AU10TIX has issued a stark warning about the accelerating threat of agentic AI and emerging quantum risk, declaring 2025 the “Year of Machine Deception” in a new global identity fraud report released today.
The special edition of Signals for 2026 details how identity fraud has evolved from isolated, repetitive attempts into adaptive, self-learning ecosystems powered by Fraud-as-a-Service and automated feedback loops. AU10TIX’s research shows that what once appeared as unrelated “repeaters” across platforms were actually early rehearsals for coordinated attacks designed to refine themselves over time.
As agentic AI systems become capable of independently iterating, improving and redeploying synthetic identities, the report argues that fraud is no longer a set of discrete events but a living, self-optimising system. AU10TIX says this marks a turning point for global digital risk, as machine-generated deception becomes faster, more scalable and increasingly difficult to detect with traditional methods.
To counter this, AU10TIX has developed an early-warning framework designed to identify the moment “truth begins to drift.” By analysing behavioural, biometric and metadata signals across billions of identity events, the system detects when small anomalies begin repeating across networks and forming a coherent pattern. The company reports a 97.5 per cent correlation between these early behavioural irregularities and confirmed fraud, demonstrating that what once looked like random noise is now a measurable precursor to coordinated attack activity.
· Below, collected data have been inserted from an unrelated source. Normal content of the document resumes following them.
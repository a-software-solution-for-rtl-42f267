// tb_control_module: directed checks of feeding, stalling, halting and messages.
//
// Drives the control module's inputs directly and checks: a waiting word is fed at
// once when the result side is free; it is held while the result adapter is busy, while
// a result is in flight and while halted; halt also holds result packets back; queued
// messages go out in the order ACK, BAD_CMD, FRAME, OVERFLOW ahead of result packets;
// warn and err are set by their events and cleared by clear.
module tb_control_module;
  import sort_pkg::*;
  logic clk = 0, rst = 1;
  always #5 clk = ~clk;
  int checks = 0, failures = 0;

  logic clear = 0, halt = 0, word_valid = 0, overflow = 0;
  logic res_in_ready = 1, res_out_valid = 0;
  logic [7:0] res_out_byte = 8'h2A;
  logic connect = 0, bad_cmd = 0, frame_err = 0, tx_ready = 0;
  logic word_ready, sort_en, res_out_ready, tx_valid, warn, err;
  logic [7:0] tx_byte;

  control_module dut (.clk, .rst, .clear, .halt, .word_valid, .word_ready, .overflow,
    .sort_en, .res_in_ready, .res_out_valid, .res_out_ready, .res_out_byte,
    .connect, .bad_cmd, .frame_err, .tx_valid, .tx_ready, .tx_byte, .warn, .err);

  task automatic chk(string what, bit cond);
    checks++;
    if (!cond) begin failures++; $display("FAIL %s", what); end
  endtask

  initial begin
    repeat (2) @(negedge clk);
    rst = 0;
    @(negedge clk);
    chk("idle", !sort_en && !tx_valid && !warn && !err);
    // feed at once
    word_valid = 1; #1;
    chk("feed", sort_en && word_ready);
    @(negedge clk);
    chk("in flight blocks", !sort_en);
    @(negedge clk);
    res_in_ready = 0;                 // result adapter now busy
    #1;
    chk("stall on busy adapter", !sort_en);
    res_in_ready = 1; #1;
    chk("resume after adapter", sort_en);
    @(negedge clk);
    word_valid = 0;
    // halt
    @(negedge clk);
    halt = 1; word_valid = 1; res_out_valid = 1; tx_ready = 1; #1;
    chk("halt holds word", !sort_en);
    chk("halt holds results", !tx_valid && !res_out_ready);
    halt = 0; word_valid = 0; #1;
    chk("result passes", tx_valid && tx_byte == 8'h2A && res_out_ready);
    // messages ahead of results, in priority order
    tx_ready = 0;
    connect = 1; bad_cmd = 1; overflow = 1; frame_err = 1;
    @(negedge clk);
    connect = 0; bad_cmd = 0; overflow = 0; frame_err = 0;
    chk("warn set", warn);
    chk("err set", err);
    chk("message first", tx_valid && tx_byte == {1'b1, MSG_ACK} && !res_out_ready);
    tx_ready = 1;
    @(negedge clk);
    chk("bad second", tx_byte == {1'b1, MSG_BAD_CMD} && !res_out_ready);
    @(negedge clk);
    chk("frame third", tx_byte == {1'b1, MSG_FRAME});
    @(negedge clk);
    chk("overflow fourth", tx_byte == {1'b1, MSG_OVERFLOW});
    @(negedge clk);
    chk("results again", tx_byte == 8'h2A && res_out_ready);
    res_out_valid = 0; tx_ready = 0;
    // clear resets the status
    clear = 1;
    @(negedge clk);
    clear = 0;
    chk("status cleared", !warn && !err);
    $display("TB_RESULT checks=%0d failures=%0d", checks, failures);
    $finish;
  end

  initial begin
    repeat (1000) @(posedge clk);
    $display("TB_RESULT checks=%0d failures=%0d", checks, failures + 1);
    $finish;
  end
endmodule
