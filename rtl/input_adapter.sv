// input_adapter: module for adapting input data in the sorter test system.
//
// Each serial word carries 7 payload bits, so a W-bit data word arrives as
// NPK = ceil(W/7) data packets (W = 24 needs 4, as in the original description). This module
// collects NPK packets, most significant payload first (this design's choice), and
// presents the assembled word to the sorter. The leading packet's unused upper bits
// are ignored.
//
// Interface: pkt_valid/pkt deliver one packet. The assembled word waits in a holding
// register, word_valid high, until word_ready (set by the control module) takes it,
// while the next word is already being collected. If a word is completed while the
// holding register is still full, the new word is dropped and overflow pulses for one
// clock. clear (synchronous) empties both the collection and the holding register.
module input_adapter
  import sort_pkg::*;
#(
  parameter int unsigned W = 8,
  localparam int unsigned NPK = packets_for(W),
  localparam int unsigned AW  = NPK * PAYLOAD_W,
  localparam int unsigned CW  = (NPK > 1) ? $clog2(NPK) : 1
) (
  input  logic          clk,
  input  logic          rst,
  input  logic          clear,
  input  logic          pkt_valid,
  input  logic [6:0]    pkt,
  output logic          word_valid,
  input  logic          word_ready,
  output logic [W-1:0]  word,
  output logic          overflow
);

  logic [AW-1:0] acc;
  logic [AW-1:0] acc_next;
  logic [CW-1:0] cnt;
  logic          done;

  always_comb begin
    acc_next = (acc << PAYLOAD_W) | AW'(pkt);
    done = pkt_valid && (cnt == CW'(NPK - 1));
  end

  always_ff @(posedge clk) begin
    if (rst || clear) begin
      acc        <= '0;
      cnt        <= '0;
      word       <= '0;
      word_valid <= 1'b0;
      overflow   <= 1'b0;
    end else begin
      overflow <= 1'b0;
      if (word_valid && word_ready) word_valid <= 1'b0;
      if (pkt_valid) begin
        acc <= acc_next;
        cnt <= done ? '0 : cnt + 1'b1;
      end
      if (done) begin
        if (!word_valid || word_ready) begin
          word       <= acc_next[W-1:0];
          word_valid <= 1'b1;
        end else begin
          overflow   <= 1'b1;
        end
      end
    end
  end

endmodule
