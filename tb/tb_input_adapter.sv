// tb_input_adapter: checks the assembly of 7-bit packets into data words.
//
// Two adapters: W = 8 (2 packets per word) and W = 24 (4 packets, as in the
// original description's example). Random words are split by the testbench, most significant
// packet first, and must come out whole. A word waits in the holding register while
// the next one is collected; a word completed while the holding register is still
// full must be lost with exactly one overflow pulse. clear must drop a partial word.
module tb_input_adapter;
  logic clk = 0, rst = 1, clear = 0;
  always #5 clk = ~clk;
  int checks = 0, failures = 0, overflows = 0;

  logic        pv8 = 0, pv24 = 0;
  logic [6:0]  pk8 = '0, pk24 = '0;
  logic        wv8, wv24, ov8, ov24;
  logic        wr8 = 0, wr24 = 0;
  logic [7:0]  w8;
  logic [23:0] w24;

  input_adapter #(.W(8))  d8  (.clk, .rst, .clear, .pkt_valid(pv8),  .pkt(pk8),  .word_valid(wv8),  .word_ready(wr8),  .word(w8),  .overflow(ov8));
  input_adapter #(.W(24)) d24 (.clk, .rst, .clear, .pkt_valid(pv24), .pkt(pk24), .word_valid(wv24), .word_ready(wr24), .word(w24), .overflow(ov24));

  always @(posedge clk) if (ov8 || ov24) overflows++;

  task automatic send8(logic [7:0] v, bit take_between = 0, logic [7:0] exp = '0);
    logic [13:0] p; p = 14'(v);
    for (int i = 1; i >= 0; i--) begin
      @(negedge clk); pv8 = 1; pk8 = p[7*i +: 7];
      @(negedge clk); pv8 = 0;
      if (take_between && i == 1) take8(exp);
    end
  endtask

  task automatic send24(logic [23:0] v);
    logic [27:0] p; p = 28'(v);
    for (int i = 3; i >= 0; i--) begin
      @(negedge clk); pv24 = 1; pk24 = p[7*i +: 7];
      @(negedge clk); pv24 = 0;
    end
  endtask

  task automatic take8(logic [7:0] exp);
    checks++;
    if (!wv8 || w8 != exp) begin failures++; $display("FAIL w8 %0h exp %0h v=%0b", w8, exp, wv8); end
    @(negedge clk); wr8 = 1; @(negedge clk); wr8 = 0;
  endtask

  initial begin
    repeat (2) @(negedge clk);
    rst = 0;
    for (int t = 0; t < 100; t++) begin
      logic [7:0]  a, b;
      logic [23:0] c;
      a = 8'($urandom); c = 24'($urandom);
      send8(a);
      send24(c);
      checks++;
      if (!wv24 || w24 != c) begin failures++; $display("FAIL w24 %0h exp %0h", w24, c); end
      @(negedge clk); wr24 = 1; @(negedge clk); wr24 = 0;
      // the next 8-bit word is being collected while the first still waits
      b = 8'($urandom);
      send8(b, 1, a);
      take8(b);
      checks++;
      if (wv8 || wv24) begin failures++; $display("FAIL word still valid after take"); end
    end
    // overflow: two words without taking any, the second is lost
    begin
      int ov0;
      ov0 = overflows;
      send8(8'h11); send8(8'h22);
      @(negedge clk);
      checks++;
      if (overflows != ov0 + 1) begin failures++; $display("FAIL overflow count %0d", overflows - ov0); end
      take8(8'h11);
    end
    // clear drops a partial word
    @(negedge clk); pv8 = 1; pk8 = 7'h01; @(negedge clk); pv8 = 0;
    clear = 1; @(negedge clk); clear = 0;
    send8(8'hA5);
    take8(8'hA5);
    $display("TB_RESULT checks=%0d failures=%0d", checks, failures);
    $finish;
  end

  initial begin
    repeat (50000) @(posedge clk);
    $display("TB_RESULT checks=%0d failures=%0d", checks, failures + 1);
    $finish;
  end
endmodule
“Fraud is no longer a static event; it’s a living signal moving through networks and devices,” said Yair Tal, CEO of AU10TIX. “Our mission is to protect customers not just by responding to attacks, but by anticipating them. Our early-warning system helps ensure their businesses stay one step ahead, detecting risk before truth starts to drift.”
The shift toward predictive assurance is already delivering tangible results. After AU10TIX introduced real-time anomaly scoring in April 2025, customers saw a 72 per cent reduction in selfie-injection deepfake attacks by August, marking a significant advance in combating machine-driven deception.
Looking ahead, the report identifies two major fronts shaping the 2026 threat landscape: the rise of agentic AI fraud engines capable of autonomously creating and adapting synthetic identities, and quantum risk, which threatens to undermine the mathematical foundations of current encryption standards.
In response, AU10TIX has launched a Predictive Resilience Framework that integrates anomaly intelligence with quantum-resilient cryptography across verification events. The model combines three interconnected layers — hash, encrypt and predict — to protect both the mechanics and mathematics of digital trust. Hashing secures signals against tampering, post-quantum-aligned encryption safeguards data from emerging decryption threats, and predictive analytics surface the earliest indicators of AI-driven or behavioural spoofing before attacks scale.
The report also highlights several leading indicators for 2026, including a projected 100 per cent increase in presentation spoofing, a 60.7 per cent rise in identity drift and a 36.4 per cent increase in credential replay attacks.
As machine-driven deception accelerates, AU10TIX says its predictive resilience architecture is positioned to help organisations stay ahead of threats that learn, adapt and evolve as quickly as the technologies they exploit.